Brain atrophy is a prominent pathological feature of AD, considered to be caused by neuronal loss and correlating with clinical disease manifestation. However, there are no circulating biomarkers that accurately identify cell death in the brain. The identification of such biomarkers is a major unmet need that could revolutionize the understanding, diagnosis and monitoring of AD.

It is well established that blood contains short-lived nucleosome-size fragments of circulating, cell-free DNA (cfDNA) derived from cells that have recently died. Analysis of cfDNA is already being used to identify mutations in fetuses, to monitor tumor dynamics and to detect graft rejection. These applications rely on genetic differences between the host and the tissue of interest, and are therefore blind to cfDNA derived from dying cells with normal genome, as occurs in AD.

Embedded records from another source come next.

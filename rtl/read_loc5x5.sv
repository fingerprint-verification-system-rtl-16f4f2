// read_loc5x5: address of one cell of the 5x5 window around a pixel.
//
// Window cells are numbered 0..24 in raster order, cell 12 being the pixel
// itself. Cell k lies (k/5 - 2) rows and (k%5 - 2) columns from the centre,
// so its raster index is pixel + (k/5-2)*N + (k%5-2). The result is
// registered, one clock after the inputs, and wraps modulo 2**PIXEL_BITS
// like the original. Numbers above 24 return the centre pixel.
module read_loc5x5 #(
  parameter int unsigned M = 256,
  parameter int unsigned N = 256,
  parameter int unsigned PIXEL_BITS = $clog2(M*N)
) (
  input  logic                  clk,
  input  logic [4:0]            filt_loc,
  input  logic [PIXEL_BITS-1:0] pixel,
  output logic [PIXEL_BITS-1:0] read
);
  logic [2:0]            row, col;
  logic [PIXEL_BITS-1:0] row_off, col_off;

  always_comb begin
    if (filt_loc > 5'd24) begin
      row = 3'd2;
      col = 3'd2;
    end else begin
      row = 3'(filt_loc / 5);
      col = 3'(filt_loc % 5);
    end
    // (row-2)*N and (col-2) in modulo-2**PIXEL_BITS arithmetic
    row_off = PIXEL_BITS'(row) * PIXEL_BITS'(N) - PIXEL_BITS'(2 * N);
    col_off = PIXEL_BITS'(col) - PIXEL_BITS'(2);
  end

  always_ff @(posedge clk) read <= pixel + row_off + col_off;
endmodule
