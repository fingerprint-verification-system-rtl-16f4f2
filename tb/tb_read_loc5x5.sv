// tb_read_loc5x5: cell index of the 5x5 window, with wrap-around, one clock
// after the inputs.
module tb_read_loc5x5;
  localparam int M = 256, N = 256;
  logic clk = 0;
  logic [4:0] filt_loc = 0;
  logic [15:0] pixel = 0, read;
  int checks = 0, failures = 0;

  read_loc5x5 #(.M(M), .N(N)) dut (.*);
  always #5 clk = ~clk;
  initial begin #2000000; failures++; $display("TB_RESULT checks=%0d failures=%0d", checks, failures); $finish; end

  initial begin
    for (int n = 0; n < 1500; n++) begin
      int p, k, exp;
      @(negedge clk);
      p = (n < 25) ? 1 : (n < 50) ? M*N-2 : $urandom % (M*N);
      k = n % 25;
      pixel = 16'(p); filt_loc = 5'(k);
      @(negedge clk);
      exp = ((p + (k/5 - 2)*N + (k%5 - 2)) % (M*N) + M*N) % (M*N);
      checks++;
      if (int'(read) != exp) begin failures++; $display("FAIL p=%0d k=%0d got %0d exp %0d", p, k, read, exp); end
    end
    $display("TB_RESULT checks=%0d failures=%0d", checks, failures);
    $finish;
  end
endmodule
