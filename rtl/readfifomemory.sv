// readfifomemory: drains one image from the FIFO on the pixel clock.
//
// A high done (the writer has filled the FIFO, brought into this clock
// domain by the caller) starts a transfer of M*N bytes. In each read state
// the block requests a byte from the FIFO when it is not empty; the byte
// arrives on dout the next clock and is passed on as image_data with its
// address image_addr_read (0 .. M*N-1) and image_valid. After the byte with
// address M*N-1 it pulses empty_en for one clock and returns to idle.
//
// Interface: clk and reset (synchronous, active high) of the pixel-clock
// side; rd_en/dout connect to the FIFO read port (one clock read latency);
// image_data, image_addr_read, image_valid and empty_en are registered and
// go to the print memory writer.
//
// The start on done, the count to M*N-1, the 16-bit byte address and the
// end-of-image pulse empty_en follow the original design. The original
// reads without looking at the FIFO's empty flag and its state logic is
// not complete; here a read is issued only when a byte is present, and
// bytes are counted as they arrive.
module readfifomemory #(
  parameter int unsigned M = 256,
  parameter int unsigned N = 256,
  parameter int unsigned ADDR_BITS = $clog2(M*N)
) (
  input  logic                 clk,
  input  logic                 reset,
  input  logic                 done,
  input  logic [7:0]           dout,
  input  logic                 empty,
  output logic                 rd_en,
  output logic [7:0]           image_data,
  output logic [ADDR_BITS-1:0] image_addr_read,
  output logic                 image_valid,
  output logic                 empty_en
);
  typedef enum logic [1:0] {R_IDLE, R_READ, R_LAST} rstate_t;

  rstate_t              state;
  logic [ADDR_BITS-1:0] req_cnt;     // bytes requested so far
  logic [ADDR_BITS-1:0] got_cnt;     // address of the next byte to arrive
  logic                 pending;     // a byte arrives on dout this clock

  assign rd_en = (state == R_READ) && !empty;

  always_ff @(posedge clk) begin
    if (reset) begin
      state           <= R_IDLE;
      req_cnt         <= '0;
      got_cnt         <= '0;
      pending         <= 1'b0;
      image_data      <= '0;
      image_addr_read <= '0;
      image_valid     <= 1'b0;
      empty_en        <= 1'b0;
    end else begin
      pending     <= rd_en;
      image_valid <= pending;
      empty_en    <= 1'b0;
      if (pending) begin
        image_data      <= dout;
        image_addr_read <= got_cnt;
        got_cnt         <= got_cnt + 1'b1;
      end
      unique case (state)
        R_IDLE: if (done) begin
          req_cnt <= '0;
          got_cnt <= '0;
          state   <= R_READ;
        end
        R_READ: if (rd_en) begin
          req_cnt <= req_cnt + 1'b1;
          if (req_cnt == ADDR_BITS'(M*N-1)) state <= R_LAST;
        end
        R_LAST: if (!pending) begin   // last byte has been passed on
          empty_en <= 1'b1;
          state    <= R_IDLE;
        end
        default: state <= R_IDLE;
      endcase
    end
  end
endmodule
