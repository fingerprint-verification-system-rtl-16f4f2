// tb_readfifomemory: drains a 4x4 image (16 bytes) from a FIFO model whose
// contents arrive at random and checks that no read is issued while the
// FIFO is empty, that the bytes come out in order with addresses 0..15 and
// image_valid, that empty_en follows the last byte exactly once per image,
// and that a second image is read after the next done.
module tb_readfifomemory;
  localparam int M = 4, N = 4, AB = 4;
  logic clk = 0, reset = 1, done = 0, empty, rd_en, image_valid, empty_en;
  logic [7:0] dout = 0, image_data;
  logic [AB-1:0] image_addr_read;
  byte unsigned q[$], sent[$];
  int checks = 0, failures = 0, got, n_last;

  readfifomemory #(.M(M), .N(N)) dut (.*);
  always #5 clk = ~clk;
  assign empty = (q.size() == 0);
  initial begin repeat (20000) @(posedge clk); failures++; $display("TB_RESULT checks=%0d failures=%0d", checks, failures); $finish; end

  task automatic chk(input bit ok, input string what);
    checks++;
    if (!ok) begin failures++; if (failures < 20) $display("FAIL %s at %0t", what, $time); end
  endtask

  always @(posedge clk) begin
    if (rd_en) begin
      chk(q.size() > 0, "no read while empty");
      if (q.size() > 0) dout <= q.pop_front();
    end
    if ($urandom % 3 == 0 && sent.size() < 40) begin
      automatic byte unsigned b = 8'($urandom);
      q.push_back(b); sent.push_back(b);
    end
  end

  always @(negedge clk) if (!reset) begin
    if (image_valid) begin
      chk(image_addr_read == AB'(got % (M*N)), "address");
      chk(image_data == sent[got], "data");
      got++;
    end
    if (empty_en) begin
      n_last++;
      chk(got == n_last * M*N, "empty_en after the last byte");
    end
  end

  initial begin
    repeat (3) @(negedge clk);
    reset = 0;
    repeat (10) @(negedge clk);
    chk(got == 0, "nothing read before done");
    for (int img = 0; img < 2; img++) begin
      done = 1; @(negedge clk); done = 0;
      while (n_last == img) @(negedge clk);
      repeat (10) @(negedge clk);
      chk(got == (img + 1) * M*N, "whole image read");
    end
    chk(n_last == 2, "two end pulses");
    $display("TB_RESULT checks=%0d failures=%0d", checks, failures);
    $finish;
  end
endmodule
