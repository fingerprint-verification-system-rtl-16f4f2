// sp_ram: single-port synchronous RAM, one clock, one address.
//
// Stands for the block RAMs that hold the two edge images (one bit per
// pixel) and the two direction maps (four bits per pixel). The read data is
// registered: the word at the address presented in one cycle appears on
// dout in the next. The write enable is active low, as in the original
// design, which holds it high whenever the memory is only read. A write
// also returns the old word (read-before-write); the pipeline never reads
// the word it is writing, so this choice is this implementation's own.
module sp_ram #(
  parameter int unsigned ADDR_BITS = 13,
  parameter int unsigned DATA_BITS = 8
) (
  input  logic                 clk,
  input  logic                 we_n,
  input  logic [ADDR_BITS-1:0] addr,
  input  logic [DATA_BITS-1:0] din,
  output logic [DATA_BITS-1:0] dout
);
  logic [DATA_BITS-1:0] mem [2**ADDR_BITS];

  always_ff @(posedge clk) begin
    if (!we_n) mem[addr] <= din;
    dout <= mem[addr];
  end
endmodule
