// tb_sp_ram: random writes and reads against an array model; checks the
// one-cycle read latency and that a high we_n leaves the memory unchanged.
module tb_sp_ram;
  localparam int AB = 6;
  logic clk = 0, we_n = 1;
  logic [AB-1:0] addr = 0;
  logic [7:0] din = 0, dout;
  byte unsigned model [2**AB];
  int checks = 0, failures = 0;

  sp_ram #(.ADDR_BITS(AB), .DATA_BITS(8)) dut (.*);
  always #5 clk = ~clk;
  initial begin #2000000; failures++; $display("TB_RESULT checks=%0d failures=%0d", checks, failures); $finish; end

  initial begin
    for (int i = 0; i < 2**AB; i++) begin
      @(negedge clk); we_n = 0; addr = AB'(i); din = 8'(i * 7 + 3); model[i] = din;
    end
    @(negedge clk); we_n = 1;
    repeat (600) begin
      @(negedge clk);
      addr = AB'($urandom);
      if ($urandom % 3 == 0) begin
        we_n = 0; din = 8'($urandom);
      end else begin
        we_n = 1; din = 8'($urandom);   // must not be written
      end
      begin
        automatic int a = addr;
        automatic byte unsigned old = model[a];
        if (!we_n) model[a] = din;
        @(negedge clk);
        checks++;
        if (dout !== old) begin failures++; $display("FAIL addr %0d got %0h exp %0h", a, dout, old); end
        we_n = 1;
      end
    end
    $display("TB_RESULT checks=%0d failures=%0d", checks, failures);
    $finish;
  end
endmodule
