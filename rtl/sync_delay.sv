// sync_delay: delays hsync and vsync by two pixel clocks.
//
// The colour reaching the DAC lags the raster position by the viewers'
// pipeline, so the sync pulses are passed through two flip-flops each to
// line them up. rst_n (synchronous, active low) sets all stages to 1, the
// inactive level of the active-low syncs. Follows the original design.
module sync_delay (
  input  logic clk,
  input  logic rst_n,
  input  logic hsync,
  input  logic vsync,
  output logic hsync_delay,
  output logic vsync_delay
);
  logic [1:0] hs, vs;

  always_ff @(posedge clk) begin
    if (!rst_n) begin
      hs <= 2'b11;
      vs <= 2'b11;
    end else begin
      hs <= {hs[0], hsync};
      vs <= {vs[0], vsync};
    end
  end

  assign hsync_delay = hs[1];
  assign vsync_delay = vs[1];
endmodule
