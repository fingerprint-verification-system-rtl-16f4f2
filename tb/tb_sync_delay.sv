// tb_sync_delay: random syncs must come out exactly two clocks later; reset
// drives both outputs high.
module tb_sync_delay;
  logic clk = 0, rst_n = 0, hsync = 0, vsync = 0, hsync_delay, vsync_delay;
  logic [1:0] hist [3];
  int checks = 0, failures = 0;

  sync_delay dut (.*);
  always #5 clk = ~clk;
  initial begin repeat (100000) @(posedge clk); failures++; $display("TB_RESULT checks=%0d failures=%0d", checks, failures); $finish; end

  initial begin
    repeat (2) @(negedge clk);
    checks++;
    if (hsync_delay !== 1'b1 || vsync_delay !== 1'b1) begin failures++; $display("FAIL reset value"); end
    rst_n = 1;
    for (int i = 0; i < 500; i++) begin
      hsync = 1'($urandom); vsync = 1'($urandom);
      hist[2] = hist[1]; hist[1] = hist[0]; hist[0] = {hsync, vsync};
      @(negedge clk);
      if (i >= 1) begin
        checks++;
        if ({hsync_delay, vsync_delay} !== hist[1]) begin failures++; $display("FAIL i=%0d", i); end
      end
    end
    $display("TB_RESULT checks=%0d failures=%0d", checks, failures);
    $finish;
  end
endmodule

We have developed an approach to identify the tissue origins of cfDNA, using cell type-specific DNA methylation patterns. Methylation patterns are highly specific to individual cell types, conserved among individuals and in pathologies, and preserved on cfDNA. In extensive preliminary studies we have identified multiple brain-specific methylation markers (including neuronal, oligodendrocyte and astrocyte-specific markers), and developed a method to identify these in cfDNA derived from plasma, based on PCR on bisulfite-converted DNA followed by next generation sequencing. We also demonstrated the presence of elevated brain-derived cfDNA in the plasma of people with brain damage, including highly encouraging data from plasma of people with early AD.

We propose to establish a method for highly sensitive, specific and accurate detection of death of specific cell types in the brain, based on specific methylation patterns of cfDNA, and to test it method in 750 prospective plasma samples from people with early AD and healthy controls. This novel type of biomarker may transform research and diagnosis of AD.